Recently, the notion of approaching communication with nonhuman beings similarly to how we would an alien culture has increasing resonance (Bogost 2012; Herzing 2010). While perhaps telling of our own culture, that the only way we can engage more-than-human earthlings with curiosity and respect is by framing them as alien intelligent beings not of this planet, the notion that their intelligence must be respected nonetheless gives our own ecological metabolism healthy boundaries. This goes back to what Arendt (1958 : 208-9) means when she writes about the alienation of our common sense. Our sensus communis is the basis for our modus vivendi with other organisms.

Life, in its cohesion and complexity, does not negate killing prey, fighting for group status, fending off unwanted sexual advances, parasitism, and other forms of atrocious behavior.
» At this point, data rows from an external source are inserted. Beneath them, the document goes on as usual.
// onoffhigh: the capture flag of the image acquisition path.
//
// capture is set by reset and cleared by the on_off button; it then stays
// low until the next reset. While it is high the acquisition path copies
// camera frames into the frame memory and streams them into the FIFO; a
// press of on_off freezes the last frame. Both inputs are synchronous to
// clk and active high; when both are high, on_off wins.
//
// Interface: clk, reset, on_off in; capture out, registered. The behaviour
// and the priority of on_off over reset follow the original design.
module onoffhigh (
  input  logic clk,
  input  logic reset,
  input  logic on_off,
  output logic capture
);
  always_ff @(posedge clk) begin
    if (on_off)     capture <= 1'b0;
    else if (reset) capture <= 1'b1;
  end
endmodule
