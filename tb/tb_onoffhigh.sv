// tb_onoffhigh: drives random reset and on_off levels into onoffhigh and
// compares capture with a model: on_off clears, otherwise reset sets,
// otherwise it holds.
module tb_onoffhigh;
  logic clk = 0, reset = 1, on_off = 0, capture;
  logic model;
  int checks = 0, failures = 0;

  onoffhigh dut (.*);
  always #5 clk = ~clk;
  initial begin repeat (5000) @(posedge clk); failures++; $display("TB_RESULT checks=%0d failures=%0d", checks, failures); $finish; end

  initial begin
    @(negedge clk); @(negedge clk);
    model = 1'b1;
    reset = 0;
    for (int i = 0; i < 2000; i++) begin
      checks++;
      if (capture !== model) begin failures++; $display("FAIL %0d capture %b exp %b", i, capture, model); end
      reset  = ($urandom % 8) == 0;
      on_off = ($urandom % 8) == 0;
      @(posedge clk);
      if (on_off) model = 1'b0; else if (reset) model = 1'b1;
      @(negedge clk);
    end
    $display("TB_RESULT checks=%0d failures=%0d", checks, failures);
    $finish;
  end
endmodule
Such instances can be read as organisms fulfilling spaces in ecological niches and exploiting weaknesses in evolutionary design, or as abhorrent but inevitable behavior, depending on the case. While some authors have attempted to assuage these predator-prey relationships with the anthropocentric idea of “policing nature” and genetically-engineering and otherwise dissuading predators to abstain from hunting and killing their prey (Cowen, 2003), such utilitarian ethical stances are absurdly imperialistic on the animal kingdom – not to mention the utilitarian implication if such a scheme were applied to insects, plants, fungi, bacteria, and (semi-living) viruses. The food cycle, looked at as a whole, is not moral or immoral, but amoral. The species involved have generally developed a balanced process – a modus vivendi even in predation – that allows for flourishing despite the existential fact of being prey to another organism.[3] While food cycles may be amoral, many other interactions between species carry moral aspects.

Perhaps endosemiosis, the semiotic processes taking place inside a cell that keeps complex organisms thriving and evolving, is the most basic form of ethica biosemiotics activity (Geus & Höxtermann 2007). Lynn Margulis’ (1970) theory of symbiogenesis, the evolutionary event of the creation of an eukaryote from the initially violent attack of one prokaryote predating on another and instead becoming the mitochondrion (energy supply) for the cell it attacked, demonstrates endosemiosis to be the cooperative evolutionary moment sine qua non (Fet & Margulis 2010).

Competition, opportunism, and mutualism all are aspects of a description of biosemiotic interactions. However they may be interpreted, with all their contested representations, Martinelli’s (2010 : 48) remarks on zoösemiosis applies also wider research in biosemiotics ethics : “we take too much for granted that we understand of other animals all that is to be understood”. Just as Margulis’s interpretation of beginning of eukaryotic life emerged via a cell’s détournement of an attack by another cell into a transformation for the greater good of the host cell, the splendid fecundity of life turns on multitudinous acts on the ethical spectrum from obligate to voluntary relationships.

The clear-cut categories of moral patients and moral agents fail to do justice to the frailty of agents and the agency of so-called patients (MacIntyre 1999). To understand ethical behavior in other species, we must reconfigure the term, according to the biosemiotic particularism of the species at hand (Beever & Tønnessen 2015). Humans have a special obligation in regard to our semioethical capabilities (Deely 2015). At the same time, many if not most other species possess varying degrees of interpretive skill in making sense of other species’ semiotics, and in some instances they cooperate with varying degrees of choice. Thus, far from being the unique species sensitive to how our actions make life go better or worse for others, many species are not only aware of such effects, but sometimes constrain or mitigate their own potential good in order to benefit others – including members of other species.